**** Extracted material
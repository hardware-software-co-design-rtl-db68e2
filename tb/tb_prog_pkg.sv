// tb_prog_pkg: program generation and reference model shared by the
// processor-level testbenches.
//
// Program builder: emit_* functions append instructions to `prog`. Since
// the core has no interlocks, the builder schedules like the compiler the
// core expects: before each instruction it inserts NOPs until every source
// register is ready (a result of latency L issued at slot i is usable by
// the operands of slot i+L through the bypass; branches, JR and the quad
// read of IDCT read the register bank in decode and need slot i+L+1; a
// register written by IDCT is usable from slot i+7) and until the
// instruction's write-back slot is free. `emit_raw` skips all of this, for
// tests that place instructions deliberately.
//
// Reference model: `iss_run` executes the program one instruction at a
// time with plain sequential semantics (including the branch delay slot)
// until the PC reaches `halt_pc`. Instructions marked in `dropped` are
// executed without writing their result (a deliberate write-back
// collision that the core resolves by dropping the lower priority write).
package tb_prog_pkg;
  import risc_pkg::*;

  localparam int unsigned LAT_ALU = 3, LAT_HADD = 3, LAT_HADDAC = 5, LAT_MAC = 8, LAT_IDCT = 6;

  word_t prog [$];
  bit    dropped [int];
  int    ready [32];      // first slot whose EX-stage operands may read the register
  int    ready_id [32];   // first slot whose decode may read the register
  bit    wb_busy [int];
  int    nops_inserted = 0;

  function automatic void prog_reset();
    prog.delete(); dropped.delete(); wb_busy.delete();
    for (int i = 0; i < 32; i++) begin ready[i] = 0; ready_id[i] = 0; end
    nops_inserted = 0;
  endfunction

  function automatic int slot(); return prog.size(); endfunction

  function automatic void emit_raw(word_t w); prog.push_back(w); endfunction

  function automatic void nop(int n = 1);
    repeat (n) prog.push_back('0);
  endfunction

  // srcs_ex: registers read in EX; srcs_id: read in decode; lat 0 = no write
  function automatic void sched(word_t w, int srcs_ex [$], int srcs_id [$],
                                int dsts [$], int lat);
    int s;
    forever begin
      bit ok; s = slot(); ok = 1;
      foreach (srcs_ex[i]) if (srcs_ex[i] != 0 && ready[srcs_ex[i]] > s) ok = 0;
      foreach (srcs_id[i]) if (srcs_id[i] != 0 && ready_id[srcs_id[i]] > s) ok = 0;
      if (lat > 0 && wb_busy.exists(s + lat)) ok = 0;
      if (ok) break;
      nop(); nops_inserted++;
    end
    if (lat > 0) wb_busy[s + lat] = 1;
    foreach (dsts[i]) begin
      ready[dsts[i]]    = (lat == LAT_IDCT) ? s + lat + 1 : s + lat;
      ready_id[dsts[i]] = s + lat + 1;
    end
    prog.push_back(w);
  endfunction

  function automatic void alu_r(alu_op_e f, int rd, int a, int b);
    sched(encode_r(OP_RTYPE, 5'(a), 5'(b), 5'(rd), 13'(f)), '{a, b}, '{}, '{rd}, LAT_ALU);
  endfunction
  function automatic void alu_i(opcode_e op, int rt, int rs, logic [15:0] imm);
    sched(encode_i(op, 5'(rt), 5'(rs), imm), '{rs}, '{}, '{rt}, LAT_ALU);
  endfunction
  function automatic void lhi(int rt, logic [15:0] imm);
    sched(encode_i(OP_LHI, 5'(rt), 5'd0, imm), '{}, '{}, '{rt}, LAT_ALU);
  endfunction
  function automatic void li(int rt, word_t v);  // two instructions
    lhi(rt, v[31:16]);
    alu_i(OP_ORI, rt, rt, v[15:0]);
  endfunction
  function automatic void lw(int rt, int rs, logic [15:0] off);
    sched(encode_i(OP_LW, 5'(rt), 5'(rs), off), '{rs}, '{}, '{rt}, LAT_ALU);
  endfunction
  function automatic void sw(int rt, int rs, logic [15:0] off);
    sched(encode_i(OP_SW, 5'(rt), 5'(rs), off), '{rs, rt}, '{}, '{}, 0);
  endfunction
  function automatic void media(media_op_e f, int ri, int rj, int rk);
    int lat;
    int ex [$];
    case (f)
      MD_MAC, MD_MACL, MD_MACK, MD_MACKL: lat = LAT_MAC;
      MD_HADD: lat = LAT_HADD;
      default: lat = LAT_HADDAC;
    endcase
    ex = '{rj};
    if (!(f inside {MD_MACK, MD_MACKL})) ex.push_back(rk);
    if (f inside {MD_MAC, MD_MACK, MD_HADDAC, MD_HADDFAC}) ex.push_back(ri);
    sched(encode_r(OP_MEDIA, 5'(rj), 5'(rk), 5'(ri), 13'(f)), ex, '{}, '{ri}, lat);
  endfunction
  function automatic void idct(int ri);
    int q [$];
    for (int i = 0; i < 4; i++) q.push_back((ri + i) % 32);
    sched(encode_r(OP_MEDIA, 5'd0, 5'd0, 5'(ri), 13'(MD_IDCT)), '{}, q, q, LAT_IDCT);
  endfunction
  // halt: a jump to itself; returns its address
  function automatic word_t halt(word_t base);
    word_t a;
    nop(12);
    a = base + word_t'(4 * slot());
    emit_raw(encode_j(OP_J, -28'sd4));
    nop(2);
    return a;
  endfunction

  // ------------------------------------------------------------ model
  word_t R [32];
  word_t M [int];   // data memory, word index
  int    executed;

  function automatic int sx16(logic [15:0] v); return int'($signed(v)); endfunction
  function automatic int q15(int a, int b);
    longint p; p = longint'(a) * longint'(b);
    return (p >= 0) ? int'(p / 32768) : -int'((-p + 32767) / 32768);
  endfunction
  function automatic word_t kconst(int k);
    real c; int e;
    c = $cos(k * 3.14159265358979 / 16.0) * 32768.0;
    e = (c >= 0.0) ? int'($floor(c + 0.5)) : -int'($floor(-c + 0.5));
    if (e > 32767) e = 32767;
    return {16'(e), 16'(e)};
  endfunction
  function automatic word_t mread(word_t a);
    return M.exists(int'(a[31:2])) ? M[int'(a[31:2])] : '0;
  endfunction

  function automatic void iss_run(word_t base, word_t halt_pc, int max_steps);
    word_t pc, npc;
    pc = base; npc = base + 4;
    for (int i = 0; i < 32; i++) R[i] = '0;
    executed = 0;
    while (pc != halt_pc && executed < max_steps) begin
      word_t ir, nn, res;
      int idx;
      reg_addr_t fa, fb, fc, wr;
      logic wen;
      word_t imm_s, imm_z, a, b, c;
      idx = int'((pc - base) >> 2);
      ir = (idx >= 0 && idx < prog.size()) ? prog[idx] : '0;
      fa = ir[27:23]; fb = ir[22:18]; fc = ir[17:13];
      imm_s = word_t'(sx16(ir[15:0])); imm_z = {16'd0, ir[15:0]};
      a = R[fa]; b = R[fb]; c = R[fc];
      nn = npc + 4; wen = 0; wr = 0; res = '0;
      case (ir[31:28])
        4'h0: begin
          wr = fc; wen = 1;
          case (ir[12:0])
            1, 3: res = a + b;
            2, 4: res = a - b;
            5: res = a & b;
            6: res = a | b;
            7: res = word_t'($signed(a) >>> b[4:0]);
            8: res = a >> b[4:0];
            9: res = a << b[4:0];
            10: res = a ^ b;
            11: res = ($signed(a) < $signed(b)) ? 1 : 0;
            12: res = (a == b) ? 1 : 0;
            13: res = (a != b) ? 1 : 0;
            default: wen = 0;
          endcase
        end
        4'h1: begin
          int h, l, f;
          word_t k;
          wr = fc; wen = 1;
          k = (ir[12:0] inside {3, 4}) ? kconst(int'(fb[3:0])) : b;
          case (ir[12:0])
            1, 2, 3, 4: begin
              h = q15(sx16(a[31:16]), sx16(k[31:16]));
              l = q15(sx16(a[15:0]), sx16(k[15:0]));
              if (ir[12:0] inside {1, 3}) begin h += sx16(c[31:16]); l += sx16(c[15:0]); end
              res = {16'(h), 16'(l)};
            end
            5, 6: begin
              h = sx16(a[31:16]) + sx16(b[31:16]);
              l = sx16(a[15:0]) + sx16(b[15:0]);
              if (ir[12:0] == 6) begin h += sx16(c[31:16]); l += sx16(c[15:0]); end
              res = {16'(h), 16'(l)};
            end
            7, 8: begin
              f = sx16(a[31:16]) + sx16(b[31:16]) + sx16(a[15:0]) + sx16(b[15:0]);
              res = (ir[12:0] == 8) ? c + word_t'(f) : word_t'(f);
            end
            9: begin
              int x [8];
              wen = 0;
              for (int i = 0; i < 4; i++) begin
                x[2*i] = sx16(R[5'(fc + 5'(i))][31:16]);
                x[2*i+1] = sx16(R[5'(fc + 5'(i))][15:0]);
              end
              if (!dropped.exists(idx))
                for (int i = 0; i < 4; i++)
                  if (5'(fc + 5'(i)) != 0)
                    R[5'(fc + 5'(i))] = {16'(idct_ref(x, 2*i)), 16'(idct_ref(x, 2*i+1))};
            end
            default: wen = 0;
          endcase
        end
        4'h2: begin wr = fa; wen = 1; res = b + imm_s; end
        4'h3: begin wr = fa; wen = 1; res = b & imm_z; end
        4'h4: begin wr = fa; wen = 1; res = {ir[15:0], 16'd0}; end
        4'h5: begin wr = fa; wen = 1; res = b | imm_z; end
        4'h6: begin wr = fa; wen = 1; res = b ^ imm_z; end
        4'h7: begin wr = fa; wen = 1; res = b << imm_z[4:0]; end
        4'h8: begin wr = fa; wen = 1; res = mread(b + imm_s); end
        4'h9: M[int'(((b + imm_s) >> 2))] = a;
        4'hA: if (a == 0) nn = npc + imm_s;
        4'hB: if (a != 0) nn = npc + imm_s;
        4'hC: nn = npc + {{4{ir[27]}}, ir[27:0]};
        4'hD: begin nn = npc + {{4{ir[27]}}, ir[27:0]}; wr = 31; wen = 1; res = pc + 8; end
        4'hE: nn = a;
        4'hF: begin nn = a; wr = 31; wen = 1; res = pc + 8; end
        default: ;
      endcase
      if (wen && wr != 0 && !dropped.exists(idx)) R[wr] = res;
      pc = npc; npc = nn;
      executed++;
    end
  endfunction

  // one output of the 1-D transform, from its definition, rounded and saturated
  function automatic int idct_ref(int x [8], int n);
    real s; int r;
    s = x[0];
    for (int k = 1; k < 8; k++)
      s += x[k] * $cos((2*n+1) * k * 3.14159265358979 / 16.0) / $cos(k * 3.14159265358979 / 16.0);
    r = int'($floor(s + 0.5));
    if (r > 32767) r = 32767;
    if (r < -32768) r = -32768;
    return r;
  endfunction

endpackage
********
Your answer should consist of copies of the lines above that include the string "decode".

**Task result:**
// read of IDCT read the register bank in decode and need slot i+L+1; a
  int    ready_id [32];   // first slot whose decode may read the register
  // srcs_ex: registers read in EX; srcs_id: read in decode; lat 0 = no write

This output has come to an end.